Adding them: $$ 25a^2 + 30a + 9 + 9a^2 - 6a + 1 + a^2 + 18a + 81 = 35a^2 + 42a + 91. $$

Computing $$ 24 \times 49 $$: $$ 24 \times 50 = 1200, \quad 24 \times 1 = 24, \quad \text{so} \quad 1200 - 24 = 1176. $$

Thus: $$ 35a^2 + 42a + 91 = 1176 $$ $$ \Rightarrow 35a^2 + 42a + 91 - 1176 = 0 $$ $$ \Rightarrow 35a^2 + 42a - 1085 = 0. $$

Dividing the entire equation by 7: $$ 5a^2 + 6a - 155 = 0. $$

Solving this quadratic equation using the quadratic formula: $$ a = \frac{ -6 \pm \sqrt{6^2 - 4 \times 5 \times (-155)} }{2 \times 5} = \frac{ -6 \pm \sqrt{36 + 3100} }{10} = \frac{ -6 \pm \sqrt{3136} }{10}. $$

Since $$ \sqrt{3136} = 56 $$ (as $$ 56^2 = 3136 $$): $$ a = \frac{ -6 \pm 56 }{10}. $$

So the solutions are: $$ a = \frac{ -6 + 56 }{10} = \frac{50}{10} = 5, \quad a = \frac{ -6 - 56 }{10} = \frac{-62}{10} = -6.2. $$

Given $$ a > 0 $$, we take $$ a = 5 $$. Thus, point P is (5, 4, 2).

Now, we find the image Q of P in the line.
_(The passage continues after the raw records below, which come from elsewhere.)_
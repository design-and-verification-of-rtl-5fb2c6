// Shared types of the 4x4 Wallace tree multiplier.
//
// The multiplier is fixed at 4-bit unsigned operands and an 8-bit product.
// pp_t holds the 16 partial product bits as four rows: pp[i][j] = b[i] & a[j],
// which has weight 2^(i+j). csa_row_t is the result of one reduction stage:
// four sum bits and the four carries the same adders produced, with the
// column of each bit given where the type is used.
package wallace_pkg;

  localparam int unsigned N = 4;           // operand width

  typedef logic [N-1:0]   operand_t;       // multiplicand or multiplier
  typedef logic [2*N-1:0] product_t;       // product

  // Partial product matrix: row i comes from multiplier bit b[i].
  typedef logic [N-1:0][N-1:0] pp_t;

  // Sum and carry outputs of the four adders of one reduction stage.
  // s[k] and c[k] come from the same adder k (k = 1..4); c[k] sits one
  // column to the left of s[k].
  typedef struct packed {
    logic [4:1] s;
    logic [4:1] c;
  } csa_row_t;

endpackage
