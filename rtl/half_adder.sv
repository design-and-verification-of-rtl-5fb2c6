// Half adder: adds two bits.
//
// sum = a XOR b, cout = a AND b, as in the gate-level half adder the
// multiplier is built from (one XOR, one AND). Purely combinational, no
// clock. Used for the columns of the Wallace tree that hold two bits, and as
// the first cell of the final ripple stage.
module half_adder (
  input  logic a,     // augend bit
  input  logic b,     // addend bit
  output logic sum,
  output logic cout
);

  always_comb begin
    sum  = a ^ b;
    cout = a & b;
  end

endmodule
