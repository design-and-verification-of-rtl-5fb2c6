// Self-checking testbench for half_adder.
//
// Applies all four input pairs and compares sum and cout with the half
// adder truth table, written out below as constants (not computed with the
// + operator the block might share). Ends with one TB_RESULT line.
module tb_half_adder;

  logic a, b, sum, cout;
  int   checks = 0, failures = 0;

  half_adder dut (.a(a), .b(b), .sum(sum), .cout(cout));

  // Truth table rows {a, b, sum, cout}.
  localparam logic [3:0] TABLE [4] = '{4'b00_00, 4'b11_01, 4'b10_10, 4'b01_10};

  initial begin
    #10000;
    failures++;
    $display("watchdog expired");
    $display("TB_RESULT checks=%0d failures=%0d", checks, failures);
    $finish;
  end

  initial begin
    foreach (TABLE[r]) begin
      {a, b} = TABLE[r][3:2];
      #1;
      checks++;
      if ({sum, cout} !== TABLE[r][1:0]) begin
        failures++;
        $display("FAIL a=%b b=%b: sum=%b cout=%b, expected %b", a, b, sum, cout, TABLE[r][1:0]);
      end
    end
    $display("TB_RESULT checks=%0d failures=%0d", checks, failures);
    $finish;
  end

endmodule
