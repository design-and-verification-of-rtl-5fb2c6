// Partial product generator of the 4x4 Wallace tree multiplier.
//
// Forms all 16 partial product bits with one AND gate each:
// pp[i][j] = b[i] & a[j], the product of multiplier bit i and multiplicand
// bit j, with weight 2^(i+j). Row i of pp is therefore the multiplicand
// gated by b[i], shifted i columns left when it is added. The row/column
// naming (row = multiplier bit) follows the usual dot diagram of the
// multiplier; which operand indexes the row does not change the product.
// Purely combinational.
module wallace_pp_gen
  import wallace_pkg::*;
(
  input  operand_t a,    // multiplicand A3..A0
  input  operand_t b,    // multiplier   B3..B0
  output pp_t      pp    // pp[i][j] = b[i] & a[j]
);

  always_comb begin
    for (int i = 0; i < N; i++)
      for (int j = 0; j < N; j++)
        pp[i][j] = b[i] & a[j];
  end

endmodule
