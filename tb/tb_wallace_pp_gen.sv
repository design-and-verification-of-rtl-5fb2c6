// Self-checking testbench for wallace_pp_gen.
//
// Runs all 256 operand pairs. For each it checks every one of the 16
// partial product bits against b[i] && a[j], and checks that the partial
// products, each weighted by 2^(i+j), add up to a * b. Ends with one
// TB_RESULT line.
module tb_wallace_pp_gen;
  import wallace_pkg::*;

  operand_t a, b;
  pp_t      pp;
  int       checks = 0, failures = 0;

  wallace_pp_gen dut (.a(a), .b(b), .pp(pp));

  initial begin
    #100000;
    failures++;
    $display("watchdog expired");
    $display("TB_RESULT checks=%0d failures=%0d", checks, failures);
    $finish;
  end

  initial begin
    for (int av = 0; av < 16; av++) begin
      for (int bv = 0; bv < 16; bv++) begin
        int weighted;
        a = operand_t'(av);
        b = operand_t'(bv);
        #1;
        weighted = 0;
        for (int i = 0; i < 4; i++) begin
          for (int j = 0; j < 4; j++) begin
            checks++;
            if (pp[i][j] !== (b[i] && a[j])) begin
              failures++;
              $display("FAIL a=%0d b=%0d: P%0d%0d=%b", av, bv, i, j, pp[i][j]);
            end
            weighted += int'(pp[i][j]) << (i + j);
          end
        end
        checks++;
        if (weighted != av * bv) begin
          failures++;
          $display("FAIL a=%0d b=%0d: weighted sum %0d", av, bv, weighted);
        end
      end
    end
    $display("TB_RESULT checks=%0d failures=%0d", checks, failures);
    $finish;
  end

endmodule
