// Full adder: adds three bits.
//
// Built, as in the classic gate diagram, from two half adders and an OR gate:
// the first half adder adds a and b, the second adds that partial sum and
// cin, and the OR of the two half-adder carries is cout. Since the two
// carries can never both be 1, the OR gives the majority of a, b and cin.
// Purely combinational, no clock. Used for the columns of the Wallace tree
// that hold three bits and for the ripple cells of the final stage.
module full_adder (
  input  logic a,
  input  logic b,
  input  logic cin,
  output logic sum,
  output logic cout
);

  logic s_ab, c_ab, c_abc;

  half_adder u_ha_ab  (.a(a),    .b(b),   .sum(s_ab), .cout(c_ab));
  half_adder u_ha_abc (.a(s_ab), .b(cin), .sum(sum),  .cout(c_abc));

  always_comb cout = c_ab | c_abc;

endmodule
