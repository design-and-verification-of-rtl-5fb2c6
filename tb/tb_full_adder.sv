// Self-checking testbench for full_adder.
//
// Applies all eight input combinations and compares sum and cout with the
// full adder truth table, written out below as constants. Ends with one
// TB_RESULT line.
module tb_full_adder;

  logic a, b, cin, sum, cout;
  int   checks = 0, failures = 0;

  full_adder dut (.a(a), .b(b), .cin(cin), .sum(sum), .cout(cout));

  // Truth table rows {a, b, cin, sum, cout}.
  localparam logic [4:0] TABLE [8] = '{
    5'b000_00, 5'b010_10, 5'b100_10, 5'b110_01,
    5'b001_10, 5'b011_01, 5'b101_01, 5'b111_11
  };

  initial begin
    #10000;
    failures++;
    $display("watchdog expired");
    $display("TB_RESULT checks=%0d failures=%0d", checks, failures);
    $finish;
  end

  initial begin
    foreach (TABLE[r]) begin
      {a, b, cin} = TABLE[r][4:2];
      #1;
      checks++;
      if ({sum, cout} !== TABLE[r][1:0]) begin
        failures++;
        $display("FAIL a=%b b=%b cin=%b: sum=%b cout=%b, expected %b",
                 a, b, cin, sum, cout, TABLE[r][1:0]);
      end
    end
    $display("TB_RESULT checks=%0d failures=%0d", checks, failures);
    $finish;
  end

endmodule
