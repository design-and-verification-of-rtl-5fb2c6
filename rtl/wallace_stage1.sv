// First reduction stage of the 4x4 Wallace tree multiplier.
//
// Takes the first three partial product rows (rows 0, 1, 2, offset by 0, 1
// and 2 columns) and reduces every column that holds two or three bits with
// a half or a full adder:
//   column 1: HA(P10, P01)      -> S01, carry C01 into column 2
//   column 2: FA(P20, P11, P02) -> S02, carry C02 into column 3
//   column 3: FA(P21, P12, P03) -> S03, carry C03 into column 4
//   column 4: HA(P22, P13)      -> S04, carry C04 into column 5
// Columns 0 (P00) and 5 (P23) hold one bit each; those bits are not touched
// here, are not ports, and the top passes them on unchanged. Pxy is pp[x][y] = b[x] & a[y].
// Output: st1.s[k] = S0k (column k), st1.c[k] = C0k (column k+1).
// Purely combinational.
module wallace_stage1
  import wallace_pkg::*;
(
  input  logic [3:1] r0,   // P03..P01, columns 3..1
  input  logic [3:0] r1,   // P13..P10, columns 4..1
  input  logic [2:0] r2,   // P22..P20, columns 4..2
  output csa_row_t st1
);

  half_adder u_ha01 (.a(r1[0]), .b(r0[1]),                .sum(st1.s[1]), .cout(st1.c[1]));
  full_adder u_fa02 (.a(r2[0]), .b(r1[1]), .cin(r0[2]),   .sum(st1.s[2]), .cout(st1.c[2]));
  full_adder u_fa03 (.a(r2[1]), .b(r1[2]), .cin(r0[3]),   .sum(st1.s[3]), .cout(st1.c[3]));
  half_adder u_ha04 (.a(r2[2]), .b(r1[3]),                .sum(st1.s[4]), .cout(st1.c[4]));

endmodule
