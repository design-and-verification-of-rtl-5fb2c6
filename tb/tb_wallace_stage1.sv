// Self-checking testbench for wallace_stage1.
//
// Runs all 2^10 values of the ten input bits. For each of the four adders it
// checks that sum + 2*carry equals the number of ones among that column's
// inputs (P10,P01 / P20,P11,P02 / P21,P12,P03 / P22,P13), and that the stage
// as a whole keeps the weighted value of its inputs. Ends with one TB_RESULT
// line.
module tb_wallace_stage1;
  import wallace_pkg::*;

  logic [3:1] r0;
  logic [3:0] r1;
  logic [2:0] r2;
  csa_row_t   st1;
  int         checks = 0, failures = 0;

  wallace_stage1 dut (.r0(r0), .r1(r1), .r2(r2), .st1(st1));

  initial begin
    #100000;
    failures++;
    $display("watchdog expired");
    $display("TB_RESULT checks=%0d failures=%0d", checks, failures);
    $finish;
  end

  task automatic check_col(int k, int ones);
    checks++;
    if (int'(st1.s[k]) + 2 * int'(st1.c[k]) != ones) begin
      failures++;
      $display("FAIL r0=%b r1=%b r2=%b column %0d: s=%b c=%b, %0d ones",
               r0, r1, r2, k, st1.s[k], st1.c[k], ones);
    end
  endtask

  initial begin
    for (int v = 0; v < 1024; v++) begin
      int in_val, out_val;
      {r2, r1, r0} = 10'(v);
      #1;
      check_col(1, int'(r1[0]) + int'(r0[1]));
      check_col(2, int'(r2[0]) + int'(r1[1]) + int'(r0[2]));
      check_col(3, int'(r2[1]) + int'(r1[2]) + int'(r0[3]));
      check_col(4, int'(r2[2]) + int'(r1[3]));
      in_val  = (int'(r0) << 1) + (int'(r1) << 1) + (int'(r2) << 2);
      out_val = 0;
      for (int k = 1; k <= 4; k++)
        out_val += (int'(st1.s[k]) << k) + (int'(st1.c[k]) << (k + 1));
      checks++;
      if (in_val != out_val) begin
        failures++;
        $display("FAIL r0=%b r1=%b r2=%b: value %0d became %0d", r0, r1, r2, in_val, out_val);
      end
    end
    $display("TB_RESULT checks=%0d failures=%0d", checks, failures);
    $finish;
  end

endmodule
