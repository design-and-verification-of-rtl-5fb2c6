// Second reduction stage of the 4x4 Wallace tree multiplier.
//
// Reduces the three rows left after the first stage - its sum row
// (P23 S04 S03 S02 S01 P00), its carry row (C04..C01, columns 5..2) and
// partial product row 3 (P33..P30, columns 6..3) - column by column:
//   column 2: HA(S02, C01)      -> S11, carry C11 into column 3
//   column 3: FA(S03, C02, P30) -> S12, carry C12 into column 4
//   column 4: FA(S04, C03, P31) -> S13, carry C13 into column 5
//   column 5: FA(P23, C04, P32) -> S14, carry C14 into column 6
// Column 0 (P00), column 1 (S01) and column 6 (P33) hold one bit and pass on
// unchanged through the top. Pxy is b[x] & a[y].
// Output: st2.s[k] = S1k (column k+1), st2.c[k] = C1k (column k+2).
// Purely combinational.
module wallace_stage2
  import wallace_pkg::*;
(
  input  logic [4:2] s1,   // first-stage sums S04..S02 (S01 passes on)
  input  logic [4:1] c1,   // first-stage carries C04..C01
  input  logic       p23,  // P23, passed on from the first stage, column 5
  input  logic [2:0] r3,   // P32..P30, columns 5..3 (P33 passes on)
  output csa_row_t   st2
);

  half_adder u_ha11 (.a(s1[2]), .b(c1[1]),              .sum(st2.s[1]), .cout(st2.c[1]));
  full_adder u_fa12 (.a(s1[3]), .b(c1[2]), .cin(r3[0]), .sum(st2.s[2]), .cout(st2.c[2]));
  full_adder u_fa13 (.a(s1[4]), .b(c1[3]), .cin(r3[1]), .sum(st2.s[3]), .cout(st2.c[3]));
  full_adder u_fa14 (.a(p23),   .b(c1[4]), .cin(r3[2]), .sum(st2.s[4]), .cout(st2.c[4]));

endmodule
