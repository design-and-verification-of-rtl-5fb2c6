// Self-checking testbench for wallace_stage2.
//
// Runs all 2^11 values of the eleven input bits. For each of the four adders
// it checks that sum + 2*carry equals the number of ones among that column's
// inputs (S02,C01 / S03,C02,P30 / S04,C03,P31 / P23,C04,P32), and that the
// stage keeps the weighted value of its inputs. Ends with one TB_RESULT line.
module tb_wallace_stage2;
  import wallace_pkg::*;

  logic [4:2] s1;
  logic [4:1] c1;
  logic       p23;
  logic [2:0] r3;
  csa_row_t   st2;
  int         checks = 0, failures = 0;

  wallace_stage2 dut (.s1(s1), .c1(c1), .p23(p23), .r3(r3), .st2(st2));

  initial begin
    #100000;
    failures++;
    $display("watchdog expired");
    $display("TB_RESULT checks=%0d failures=%0d", checks, failures);
    $finish;
  end

  task automatic check_col(int k, int ones);
    checks++;
    if (int'(st2.s[k]) + 2 * int'(st2.c[k]) != ones) begin
      failures++;
      $display("FAIL s1=%b c1=%b p23=%b r3=%b adder %0d: s=%b c=%b, %0d ones",
               s1, c1, p23, r3, k, st2.s[k], st2.c[k], ones);
    end
  endtask

  initial begin
    for (int v = 0; v < 2048; v++) begin
      int in_val, out_val;
      {r3, p23, c1, s1} = 11'(v);
      #1;
      check_col(1, int'(s1[2]) + int'(c1[1]));
      check_col(2, int'(s1[3]) + int'(c1[2]) + int'(r3[0]));
      check_col(3, int'(s1[4]) + int'(c1[3]) + int'(r3[1]));
      check_col(4, int'(p23)   + int'(c1[4]) + int'(r3[2]));
      // s1[k] has weight 2^k, c1[k] 2^(k+1), p23 2^5, r3[j] 2^(j+3).
      in_val = (int'(s1) << 2) + (int'(c1) << 2) + (int'(p23) << 5) + (int'(r3) << 3);
      out_val = 0;
      for (int k = 1; k <= 4; k++)
        out_val += (int'(st2.s[k]) << (k + 1)) + (int'(st2.c[k]) << (k + 2));
      checks++;
      if (in_val != out_val) begin
        failures++;
        $display("FAIL s1=%b c1=%b p23=%b r3=%b: value %0d became %0d",
                 s1, c1, p23, r3, in_val, out_val);
      end
    end
    $display("TB_RESULT checks=%0d failures=%0d", checks, failures);
    $finish;
  end

endmodule
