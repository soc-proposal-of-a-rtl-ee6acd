# Flying master bus for an AHB system-on-chip

On an ordinary shared bus only one transfer moves at a time: when two
masters want two different slaves, one of them waits for the arbiter even
though both slaves are free. The flying master bus gives one master (the
*flying master*, normally the processor) a private path to every slave. Its
transfers skip the shared bus and its arbiter, so a flying-master transfer
to one slave runs at the same time as a shared-bus transfer to another.
Only when both want the same slave does anyone wait, and that is settled
locally in a small wrapper in front of the slave.

The logic added to a plain AHB system is two kinds of wrapper, built from
multiplexers and a few flip-flops:

* a **flying master wrapper** between the flying master and the slaves;
* one **slave wrapper** per slave, between the slave, the shared bus and the
  flying master wrapper.

The shared bus, its arbiter, the masters and the slaves are ordinary AMBA AHB
(32-bit address and data).

```
             flying master (M1)                M2 .. M4
                    |                              |
              fm_wrapper                    ahb_arbiter + ahb_shared_bus
          (decoder, read muxes)              (one transfer at a time)
                    |  HSEL_s[x]                   |  HSEL_x_Bus
        +-----------+-----------+------------------+----------+
        |                       |                             |
  slave_wrapper 0         slave_wrapper 1   ...         slave_wrapper 3
        |                       |                             |
     slave 0                 slave 1                       slave 3
```

## Files

| file | what it is |
|------|------------|
| `rtl/flybus_pkg.sv` | AHB encodings, `ahb_ctrl_t` (address-phase bundle), `arb_policy_e` |
| `rtl/fm_wrapper.sv` | flying master wrapper |
| `rtl/slave_wrapper.sv` | slave wrapper: selection, multiplexers, HREADY generation |
| `rtl/ahb_arbiter.sv` | shared-bus arbiter: fixed priority, round-robin, TDMA, lottery |
| `rtl/ahb_shared_bus.sv` | shared-bus multiplexers and address decoder |
| `rtl/flying_bus_top.sv` | the system, with masters and slaves brought out as ports |
| `tb/ahb_traffic_master.sv`, `tb/ahb_mem_slave.sv` | behavioural master and memory slave models |
| `tb/flybus_bench.sv` | a complete system with four masters and four slaves, for the performance test |
| `tb/tb_*.sv` | self-checking testbenches |

## The slave wrapper: who gets the slave

This is the part to understand. Each slave wrapper sees two would-be users:
the flying master (select `HSEL_S[x]` from the flying master wrapper) and the
shared bus (select `HSEL_x_Bus` from the bus decoder). A side *requests* the
slave when its select is high and its HTRANS is not IDLE. The HSEL selection
then grants at most one side per cycle:

1. **The flying master has priority.** If both sides request, the flying
   master wins.
2. **A shared-bus burst is not broken.** While the shared bus is in the middle
   of a burst on this slave (bus HTRANS is SEQ or BUSY), the flying master is
   held until the burst ends. This is the "hold" case: the flying master
   waits for the bus master's ongoing transfer to the same slave.
3. **No switch during an open data phase.** A side is not granted while the
   other side still has a data phase on the slave. Switching therefore costs
   at most one cycle. The slave never sees the other side's ready end its
   data phase.

A held side is stalled the AHB way: its HREADY is pulled low, so its address
phase is extended. The wrapper drives two ready lines:

* `HREADYoutSM` (to the flying master) carries the slave's HREADY while the
  flying master owns the data phase. It is high otherwise, and low while the
  flying master is held.
* `HREADYoutBus` (to the shared bus) does the same for the shared bus.

Each master side ANDs the ready lines of all slave wrappers. A line that is
not involved reads high, so the AND equals the usual data-phase ready
multiplexer. It also lets a wrapper stall a side's address phase even when
that side's data phase is on another slave.

The slave's inputs come through the wrapper:

* The address-phase signals (HADDR, HTRANS, HWRITE, HSIZE, HBURST, HPROT,
  HLOCK) come from the granted side. HTRANS is forced to IDLE and HSELout is
  low when no side is granted.
* HWDATA comes from the side that owns the data phase. One register bit,
  `dp_fm`, records which side that is.
* The slave's HREADY input is the combined ready of the side it serves.

HRDATA and HRESP go back unchanged to both sides. The slave model must not
make its HREADYOUT depend combinationally on its HREADY input; no AHB slave
does.

## The flying master wrapper

* **Decoder.** It turns HADDR into a one-hot `HSEL_s`, enabled while HBUSREQ
  is high or HTRANS is not IDLE. The second condition is needed because an
  AHB master lowers HBUSREQ together with its last address.
* **Forwarding.** Address, control and write data go unchanged to every
  slave wrapper.
* **Grant.** `HGRANTout` equals HBUSREQ in the same cycle, so the flying
  master's request always lasts exactly one cycle. Contention is resolved
  in the slave wrappers, not here.
* **Read path.** HRDATA and HRESP are multiplexed from the slave selected by
  the last accepted active address. This is a registered copy of `HSEL_s`,
  because AHB read data arrive one cycle after the address.
* **Ready.** HREADY is the AND of the slaves' `HREADYoutSM` lines.

## Shared bus and arbiter

`ahb_shared_bus` is a standard AHB interconnect:

* The address multiplexer is selected by HMASTER.
* The write-data multiplexer is selected by HMASTER registered on HREADY.
* The decoder produces `HSEL_x_Bus`.
* The read multiplexer is selected by the slave of the data phase.

`ahb_arbiter` grants one master of the shared bus. The owner keeps the bus
while its HBUSREQ is high. Once the owner has dropped HBUSREQ, HREADY is high
and somebody requests, a new owner is chosen and granted at the next edge.
HMASTER follows one HREADY edge later. With no requests the last owner stays
granted.

The policy is chosen at run time with the `policy` input:

| policy | rule |
|--------|------|
| `ARB_FIXED` | lowest index wins |
| `ARB_RR` | first requester after the previous owner |
| `ARB_TDMA` | wheel of `sum(SLOTS)` slots, master *i* owning `SLOTS[i]` consecutive slots; one step per arbitration; slot owner wins if requesting, else round-robin |
| `ARB_LOTTERY` | master *i* holds `TICKETS[i]` tickets; a 16-bit LFSR (x^16+x^14+x^13+x^11+1) draws a number below the tickets of the requesting masters |

The arbiter's own defaults are weights 3,1,1,1 for four masters. In
`flying_bus_top` the arbiter serves only M2..M4, with weights 1,1,1.

## Address map and sizes

Slave *x* answers the addresses whose bits `[SEL_LSB +: log2(NS)]` equal *x*.
With the defaults, that is `HADDR[29:28]` and 256 MB per slave. Addresses
alias: there is no default slave.

`flying_bus_top` parameters:

| parameter | default | meaning |
|-----------|---------|---------|
| `NBM` | 3 | masters on the shared bus (with the flying master, four masters) |
| `NS` | 4 | slaves |
| `SEL_LSB` | 28 | lowest address bit of the slave index |
| `SLOTS`, `TICKETS` | `'{1,1,1}` | TDMA slots / lottery tickets of the bus masters |

Ports (all plain signals or packed arrays of `ahb_ctrl_t`):

* `fm_*` is the flying master's AHB port.
* `m_*` are the shared-bus master ports: per-master `ctrl`, `hwdata`,
  `hbusreq` and `hgrant`, plus a shared `hready`, `hresp` and `hrdata`.
* `s_*` are the slave ports: per slave `ctrl`, `hwdata`, `hsel`, the slave's
  `hready` input, and its `hreadyout`, `hresp` and `hrdata`.
* `fm_held`, `bus_held` and `arb_event` are for observation.

The reset, `hresetn`, is asynchronous and active low.

## Timing

* The flying master is granted in the cycle it requests. It drives its first
  address one cycle after raising HBUSREQ, unless a slave wrapper holds it.
* A shared-bus master waits at least one arbitration cycle after the owner
  lets go. It then sees HGRANT together with HREADY and drives its address
  in the next cycle.
* Both wrappers are combinational from their inputs to their outputs, apart
  from the data-phase registers. The flying master's path to a slave adds
  no cycle.

## Simulating

With plain verilator (5.x), from the directory that holds `rtl/` and `tb/`:

```
verilator --binary --timing --assert -y rtl -y tb +libext+.sv -Irtl \
    rtl/flybus_pkg.sv tb/tb_flying_bus_top.sv --top-module tb_flying_bus_top
./obj_dir/Vtb_flying_bus_top
```

Replace the testbench name to run another one. Every testbench prints
`TB_RESULT checks=N failures=M` at the end.

| testbench | what it checks |
|-----------|----------------|
| `tb_fm_wrapper` | decoder, grant, forwarding, ready AND, read multiplexer against a reference, random stimulus |
| `tb_slave_wrapper` | the selection rules above, multiplexers and ready lines against a reference; every contention case must occur |
| `tb_ahb_arbiter` | winner at each arbitration for fixed priority, round-robin and TDMA; lottery wins within 15 % of their expected count |
| `tb_ahb_shared_bus` | multiplexers, decoder, ready, against a reference |
| `tb_flying_bus_top` | whole system at default size; see below |
| `tb_flybus_workload` | the performance experiment; see below |

`tb_flying_bus_top` drives the system with the flying master, three bus
masters and four memory slaves. Two of the slaves have SDRAM-like wait
states. Random traffic runs for 20,000 cycles under each policy. The test
checks:

* every read beat returns what its master wrote;
* the flying master always waits exactly one request cycle;
* contention is always resolved to exactly one side;
* each mechanism happened at least once: concurrent transfers, the flying
  master held by a bus burst, the bus held by the flying master, wait
  states, and arbitration under each of the four policies.

## Performance

`tb_flybus_workload` runs the same random traffic through two systems:

* the flying bus, with M1 as the flying master;
* a conventional bus, the same RTL with all four masters on the shared bus
  and weights 3,1,1,1.

Traffic: idle gaps of 0..30 cycles (mean 15) between transactions of 1, 4,
8 or 16 beats. Each policy runs for 1,000,000 cycles, once with SDRAM-like
slaves and once with SRAM-like slaves. The SDRAM-like slaves have 4 wait
states per NONSEQ transfer, a value this test chooses. The SRAM-like slaves
have none.

Measured results (data beats in 1,000,000 cycles, all four masters
together):

| slaves | policy | shared bus | flying bus | gain | efficiency shared / flying |
|--------|--------|-----------|-----------|------|-------------------|
| SDRAM-like | fixed | 585838 | 748765 | +27.8 % | 0.20 / 0.29 |
| SDRAM-like | round-robin | 585690 | 749425 | +28.0 % | 0.20 / 0.29 |
| SDRAM-like | TDMA | 585790 | 748206 | +27.7 % | 0.20 / 0.29 |
| SDRAM-like | lottery | 585854 | 748692 | +27.8 % | 0.20 / 0.29 |
| SRAM-like | fixed | 803931 | 941256 | +17.1 % | 0.38 / 0.52 |
| SRAM-like | round-robin | 804069 | 940222 | +16.9 % | 0.38 / 0.52 |
| SRAM-like | TDMA | 804883 | 941310 | +16.9 % | 0.38 / 0.52 |
| SRAM-like | lottery | 804147 | 940643 | +17.0 % | 0.38 / 0.52 |

Efficiency is data cycles divided by data + slave-wait + request + hold
cycles.

On the flying bus the flying master's request is always one cycle.
Under fixed priority, the lowest-priority master M4 waits 57 cycles on
average on the shared bus but 20 with SDRAM-like slaves. With SRAM-like
slaves the figures are 22 and 10.

The pattern matches the published evaluation of this architecture: gains
are larger with slow slaves, roughly independent of the policy, and the
flying master always gets the bus after one request cycle. The published
gains are 25 % to 40 %. They came from a transaction-level model with its
own slave latencies, not from this RTL, so the numbers are not expected to
match.

## Departures and open points

* **Data-phase registers.** Both wrappers keep one small register for the
  AHB data phase: the registered slave select in the flying master wrapper,
  and `dp_valid`/`dp_fm` in the slave wrapper. The original description
  draws only multiplexers, with one select for both address and data
  signals. That is not enough for AHB's pipelined write and read data, so
  these wrappers are somewhat larger than the roughly 124 and 164 gates
  reported for the original.
* **Ready as AND.** The flying master wrapper's HREADY "multiplexer" is an
  AND of the per-slave ready lines.
* **Gated HSELout.** HSELout is the OR of the two selects, each gated by its
  grant.
* **Assumed priority details.** The rule that a shared-bus burst in progress
  is finished before the flying master gets the slave is this design's
  reading of the hold behaviour. So is the rule that a side is held while
  the other has a data phase open.
* **Arbiter internals.** The original takes its arbitration schemes from the
  literature. This design chose the TDMA wheel order (contiguous slots),
  the lottery LFSR and the one-cycle arbitration.
* **Not modelled.** There are no SPLIT or RETRY responses, no default slave,
  and HLOCK has no effect on the flying master's priority.
* **Outside the RTL.** The masters and the SDRAM and SRAM controllers are
  outside the RTL. `tb/` has behavioural stand-ins.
First, find the foot of the perpendicular M using equation (1): $$ \lambda = \frac{a + 2}{7} = \frac{5 + 2}{7} = \frac{7}{7} = 1. $$

So M is: $$x = 2(1) - 1 = 1$$, $$\quad y = 3(1) + 3 = 6$$, $$\quad z = -(1) + 1 = 0.$$ Thus, M is (1, 6, 0).

Since M is the midpoint of P(5, 4, 2) and Q(α₁, α₂, α₃), we have: $$\frac{5 + \alpha_1}{2} = 1$$, $$\quad \frac{4 + \alpha_2}{2} = 6$$, $$\quad \frac{2 + \alpha_3}{2} = 0.$$

Solving each: $$ 5 + \alpha_1 = 2 \Rightarrow \alpha_1 = 2 - 5 = -3, $$ $$ 4 + \alpha_2 = 12 \Rightarrow \alpha_2 = 12 - 4 = 8, $$ $$ 2 + \alpha_3 = 0 \Rightarrow \alpha_3 = -2. $$

So Q is (-3, 8, -2).

Now compute $$ a + \sum_{i=1}^{3} \alpha_i = a + \alpha_1 + \alpha_2 + \alpha_3 $$: $$ 5 + (-3) + 8 + (-2) = 5 - 3 + 8 - 2 = (5 + 8) + (-3 - 2) = 13 - 5 = 8. $$

Hence, the correct answer is Option B.